A PPV event that garnered 1.25 million for the Mayweather vs. Ortiz is a huge success. So why is there no official from HBO attaching his name to an official release of the PPV number? Dan Rafael has no interview with Mark Taffet or anyone from HBO to account and take credit for the 1.25 million. Instead, it is only Golden Boy Promotions and Mayweather Promotions who attached their name to the claimed 1.25 million. Article link: Floyd Mayweather-Victor Ortiz fight drives more than one million buys
Okay, folks, can anyone show me an article where an HBO official attached his name to the 1.25 million PPV sales claim that the Mayweather/Ortiz fight supposedly did? Yeah, I thought not.
When PPV numbers are held for around six weeks, it leaves it to suspicion of number crunching and manipulation. In May 5th of 2007, Oscar De La Hoya fought Mayweather for the WBC Light Middleweight title. Four days later, HBO officially released the PPV numbers on that fight. On September 17 of this year, Floyd Mayweather fought and beat Victor Ortiz on an HBO PPV event. The PPV sales were not released until the next month of October 28th. HBO did not make an official release. Golden Boy Promotions released the 1.25 million PPV sold, not HBO.
HBO DID NOT OFFICIALLY RELEASE 690K PPV SOLD OR 1.25 MILLION FOR THE MAYWEATHER/ORTIZ FIGHT.
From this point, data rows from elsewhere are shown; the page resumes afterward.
`timescale 1ns/1ps
// Shared constants and types of the C3 configuration scrubber.
//
// A 7-series configuration frame holds 101 words of 32 bits (word index
// 0x00..0x64, bit index 0x00..0x1F). Each core owns a 4k x 8 Data RAM, a
// 4k x 18 Program ROM and a 128 x 8 scratchpad. A frame with more than 127
// wrong bits halts the scrubber, since it points to a broken ICAP rather than
// to single upsets. The ICAP command words and the host command set below
// are this design's own encoding: the real ICAPE2 command sequences are not
// reproduced here.
package c3_pkg;
  localparam int FRAME_WORDS    = 101;
  localparam int WORD_BITS      = 32;
  localparam int DRAM_DEPTH     = 4096;
  localparam int DRAM_WIDTH     = 8;
  localparam int PROM_DEPTH     = 4096;
  localparam int PROM_WIDTH     = 18;
  localparam int SPAD_DEPTH     = 128;
  localparam int HALT_THRESHOLD = 127;
  localparam int LIST_BASE      = 2048;  // Data RAM byte address of the frame list

  // First word of an ICAP transaction (second word: frame address)
  localparam logic [31:0] ICAP_CMD_READ  = 32'h0000_0001;
  localparam logic [31:0] ICAP_CMD_WRITE = 32'h0000_0002;

  // Scratchpad locations that survive the periodic core reset
  localparam int SP_NRED    = 0;
  localparam int SP_NEMPTY  = 1;
  localparam int SP_RSTSCAN = 2;
  localparam int SP_FLAGS   = 3;

  // Host commands, named after the terminal letters of the scrubber
  typedef enum logic [3:0] {
    CMD_NOP          = 4'd0,
    CMD_SET_NRED     = 4'd1,  // N: number of redundant frame triplets
    CMD_SET_NEMPTY   = 4'd2,  // N: number of empty frames
    CMD_SET_RSTSCANS = 4'd3,  // K: scans between two core resets (0 = never)
    CMD_SET_LIST     = 4'd4,  // write frame list entry cmd_idx with address cmd_arg
    CMD_TOGGLE       = 4'd5,  // O: read frame cmd_arg, flip one bit, write it back
    CMD_VOTE         = 4'd6,  // V: start voting from the first frame
    CMD_STOP         = 4'd7,  // S: stop and return to the first frame
    CMD_PAUSE        = 4'd8,  // P: pause at the current frame
    CMD_CONTINUE     = 4'd9,  // C: continue from the current frame
    CMD_SET_FAR      = 4'd10, // F: select frame cmd_arg for R, T and W
    CMD_READ         = 4'd11, // R: read the selected frame into Data RAM area 0
    CMD_FLIP         = 4'd12, // T: flip one bit of the frame held in area 0
    CMD_WRITE        = 4'd13  // W: write area 0 to the selected frame
  } cmd_op_e;

  // One corrected bit, as reported to the host
  typedef struct packed {
    logic [31:0] frame_addr; // frame address
    logic [6:0]  word;      // word in frame
    logic [4:0]  bitpos;    // bit in word
    logic        polarity;  // 1: bit had flipped 0->1, 0: bit had flipped 1->0
    logic [31:0] time_s;    // Unixtime stamp
  } upset_t;
endpackage
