`timescale 1ns/1ps
// Self-checking testbench of the scrubbing controller of one core.
// A configuration model holds two redundant triplets (frames 0-2, 3-5) and
// two empty frames (6, 7). The test loads the frame list, injects upsets,
// runs scans and checks repaired frames, upset reports, rewrites of only
// the damaged frames, the O (toggle) command, settings surviving a core
// reset through the scratchpad, the periodic reset request and the halt on
// a frame with more than 127 wrong bits.
module c3_scrub_engine_tb;
  import c3_pkg::*;
  localparam int FW = 101;
  logic clk = 0, rst = 1;
  always #5 clk = ~clk;

  logic        cmd_valid = 0, cmd_ready;
  cmd_op_e     cmd_op = CMD_NOP;
  logic [31:0] cmd_arg = 0;
  logic [15:0] cmd_idx = 0;
  logic        csib, rdwrb;
  logic [31:0] icap_i, icap_o;
  logic [11:0] dram_addr; logic dram_we; logic [7:0] dram_din, dram_dout;
  logic [6:0]  spad_addr; logic spad_we; logic [7:0] spad_din, spad_dout;
  logic        upset_valid, halted, running, scan_done, reset_req;
  upset_t      upset;
  logic [7:0]  unused_b8a, unused_b8b;

  int checks = 0, failures = 0;
  task automatic check(input bit ok, input string what);
    checks++;
    if (!ok) begin failures++; $display("FAIL: %s", what); end
  endtask

  c3_scrub_engine dut (
    .clk, .rst, .cmd_valid, .cmd_op, .cmd_arg, .cmd_idx, .cmd_ready,
    .icap_csib(csib), .icap_rdwrb(rdwrb), .icap_i, .icap_o,
    .dram_addr, .dram_we, .dram_din, .dram_dout,
    .spad_addr, .spad_we, .spad_din, .spad_dout,
    .unixtime(32'h1234_5678), .upset_valid, .upset, .halted, .running, .scan_done, .reset_req
  );
  dp_ram #(.WIDTH(8), .DEPTH(4096)) u_dram (.clk, .addr_a(dram_addr), .we_a(dram_we), .din_a(dram_din),
    .dout_a(dram_dout), .addr_b(12'd0), .we_b(1'b0), .din_b(8'd0), .dout_b(unused_b8a));
  dp_ram #(.WIDTH(8), .DEPTH(128)) u_spad (.clk, .addr_a(spad_addr), .we_a(spad_we), .din_a(spad_din),
    .dout_a(spad_dout), .addr_b(7'd0), .we_b(1'b0), .din_b(8'd0), .dout_b(unused_b8b));
  icap_cfg_model #(.FRAME_WORDS(FW), .NFRAMES(8)) u_cfg (.clk, .rst, .csib, .rdwrb, .i(icap_i), .o(icap_o));

  // upset log
  upset_t log_q [$];
  always @(posedge clk) if (upset_valid && !rst) log_q.push_back(upset);
  int scans = 0;
  always @(posedge clk) if (scan_done && !rst) scans++;

  task automatic cmd(input cmd_op_e op, input logic [31:0] arg, input logic [15:0] idx = 0);
    @(negedge clk);
    while (!cmd_ready) @(negedge clk);
    cmd_valid = 1; cmd_op = op; cmd_arg = arg; cmd_idx = idx;
    @(negedge clk);
    cmd_valid = 0; cmd_op = CMD_NOP;
  endtask

  task automatic wait_scans(input int n);
    int target;
    target = scans + n;
    while (scans < target) @(posedge clk);
  endtask

  logic [31:0] gold [2][FW];
  bit ok;

  initial begin
    // watchdog
    repeat (400000) @(posedge clk);
    failures++;
    $display("FAIL: watchdog");
    $display("TB_RESULT checks=%0d failures=%0d", checks, failures);
    $finish;
  end

  initial begin
    #1;  // after the model has cleared its memory
    for (int g = 0; g < 2; g++)
      for (int w = 0; w < FW; w++) begin
        gold[g][w] = $urandom;
        for (int c = 0; c < 3; c++) u_cfg.mem[3*g+c][w] = gold[g][w];
      end
    repeat (3) @(posedge clk);
    rst = 0;
    repeat (20) @(posedge clk);
    check(cmd_ready && !running, "idle and stopped after reset with blank scratchpad");

    for (int f = 0; f < 8; f++) cmd(CMD_SET_LIST, 32'(f), 16'(f));
    cmd(CMD_SET_NRED, 2);
    cmd(CMD_SET_NEMPTY, 2);
    cmd(CMD_SET_RSTSCANS, 0);

    // clean scan: nothing reported, nothing written
    cmd(CMD_VOTE, 0);
    wait_scans(1);
    check(log_q.size() == 0, "clean scan reports nothing");
    ok = 1;
    for (int f = 0; f < 8; f++) if (u_cfg.writes[f] != 0) ok = 0;
    check(ok, "clean scan writes no frame");

    // three upsets
    u_cfg.mem[1][5] ^= 32'h0000_0008;
    u_cfg.mem[5][100] ^= 32'h8000_0000;
    u_cfg.mem[7][0] |= 32'h0000_0001;
    wait_scans(2);
    check(u_cfg.mem[1][5] == gold[0][5], "frame 1 repaired");
    check(u_cfg.mem[5][100] == gold[1][100], "frame 5 repaired");
    check(u_cfg.mem[7][0] == 0, "empty frame 7 cleared");
    check(u_cfg.writes[1] == 1 && u_cfg.writes[5] == 1 && u_cfg.writes[7] == 1, "damaged frames written once");
    check(u_cfg.writes[0] == 0 && u_cfg.writes[2] == 0 && u_cfg.writes[3] == 0 && u_cfg.writes[4] == 0 && u_cfg.writes[6] == 0,
          "intact frames not written");
    check(log_q.size() == 3, $sformatf("three upsets reported (%0d)", log_q.size()));
    if (log_q.size() == 3) begin
      check(log_q[0].frame_addr == 1 && log_q[0].word == 5 && log_q[0].bitpos == 3 &&
            log_q[0].polarity == !gold[0][5][3] && log_q[0].time_s == 32'h1234_5678, "upset 1 fields");
      check(log_q[1].frame_addr == 5 && log_q[1].word == 100 && log_q[1].bitpos == 31 &&
            log_q[1].polarity == !gold[1][100][31], "upset 2 fields");
      check(log_q[2].frame_addr == 7 && log_q[2].word == 0 && log_q[2].bitpos == 0 && log_q[2].polarity == 1,
            "upset 3 fields (empty frame, 0->1)");
    end
    log_q.delete();

    // O command: flip word 10 bit 7 of frame 3 while paused
    cmd(CMD_PAUSE, 0);
    cmd(CMD_TOGGLE, 32'd3, {4'd0, 7'd10, 5'd7});
    repeat (5) @(posedge clk);
    while (!cmd_ready) @(posedge clk);
    check(u_cfg.mem[3][10] == (gold[1][10] ^ 32'h80), "toggle flipped exactly one bit");
    ok = 1;
    for (int w = 0; w < FW; w++) if (w != 10 && u_cfg.mem[3][w] != gold[1][w]) ok = 0;
    check(ok, "toggle left the other words alone");
    check(log_q.size() == 0, "toggle reports nothing");
    cmd(CMD_CONTINUE, 0);
    wait_scans(2);
    check(u_cfg.mem[3][10] == gold[1][10], "toggled bit repaired by voting");
    check(log_q.size() == 1 && log_q[0].frame_addr == 3 && log_q[0].word == 10 && log_q[0].bitpos == 7,
          "toggled bit reported");
    log_q.delete();

    // step-by-step toggle: F, R, T, W (frame 4, word 33, bit 30)
    cmd(CMD_PAUSE, 0);
    cmd(CMD_SET_FAR, 32'd4);
    cmd(CMD_READ, 0);
    @(negedge clk); while (!cmd_ready) @(negedge clk);
    check(u_dram.mem[33 * 4 + 3] == gold[1][33][31:24], "R: selected frame buffered in area 0");
    check(u_cfg.mem[4][33] == gold[1][33], "R: configuration unchanged");
    cmd(CMD_FLIP, 0, {4'd0, 7'd33, 5'd30});
    @(negedge clk); while (!cmd_ready) @(negedge clk);
    check(u_dram.mem[33 * 4 + 3] == (gold[1][33][31:24] ^ 8'h40), "T: bit flipped in the buffer");
    check(u_cfg.mem[4][33] == gold[1][33], "T: configuration not yet written");
    cmd(CMD_WRITE, 0);
    @(negedge clk); while (!cmd_ready) @(negedge clk);
    check(u_cfg.mem[4][33] == (gold[1][33] ^ 32'h4000_0000), "W: flipped frame written");
    cmd(CMD_CONTINUE, 0);
    wait_scans(2);
    check(u_cfg.mem[4][33] == gold[1][33] && log_q.size() == 1 && log_q[0].bitpos == 30,
          "F/R/T/W upset found and repaired");
    log_q.delete();

    // periodic reset request after 2 scans; settings survive in the scratchpad
    cmd(CMD_SET_RSTSCANS, 2);
    begin
      int t0;
      t0 = scans;
      while (!reset_req) @(posedge clk);
      @(posedge clk);
      check(scans - t0 == 2, $sformatf("reset requested after 2 scans (%0d)", scans - t0));
    end
    repeat (3) @(posedge clk);
    check(reset_req, "reset request held until reset");
    rst = 1; repeat (2) @(posedge clk); rst = 0;
    repeat (12) @(posedge clk);
    check(dut.nred == 2 && dut.nempty == 2 && dut.rstscans == 2 && running, "settings reloaded after reset");
    u_cfg.mem[2][50] ^= 32'h0001_0000;
    wait_scans(1);
    check(u_cfg.mem[2][50] == gold[0][50], "scanning resumed after reset");
    cmd(CMD_SET_RSTSCANS, 0);
    log_q.delete();

    // halt: 200 wrong bits in one frame
    for (int w = 0; w < 50; w++) u_cfg.mem[4][w] ^= 32'h0F00_0000;
    begin
      int n;
      n = 0;
      while (!halted && n < 100000) begin @(posedge clk); n++; end
    end
    check(halted && !running, "halted on more than 127 errors in a frame");
    check(log_q.size() == 200, $sformatf("200 upsets reported before halting (%0d)", log_q.size()));
    begin
      int wr;
      wr = u_cfg.writes[4];
      repeat (2000) @(posedge clk);
      check(u_cfg.writes[4] == wr && halted && !cmd_ready, "no rewrite and no commands while halted");
    end

    $display("TB_RESULT checks=%0d failures=%0d", checks, failures);
    $finish;
  end
endmodule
Tim Starks of The Queensberry Rules had a good article on the veracity of PPV numbers. He actually called an HBO official to make an official statement on the PPV numbers. That person from HBO refused to make an official statement only to say, “these numbers are indeed accurate.” No name was given and attached to the HBO official who made the statement.
HBO’s Mark Taffet officially announced 2.15 million for the Oscar/Mayweather fight, the 1 million for the Marquez/Mayweather fight, and he also happily announced the 850K sold for the Hatton/Mayweather fight. Article link: Mayweather-Hatton pay-per-view a smashing success. So why is HBO not jumping up and down attaching their name to the 1.25 million for the Mayweather/Ortiz fight? Because HBO is a publicly held company. You do the math, folks! Even Stevie Wonder can connect the dots here.
Have you noticed that Mayweather is now warming up to a possible fight against Manny Pacquiao? HBO probably showed him the REAL PPV numbers in his fight against Ortiz.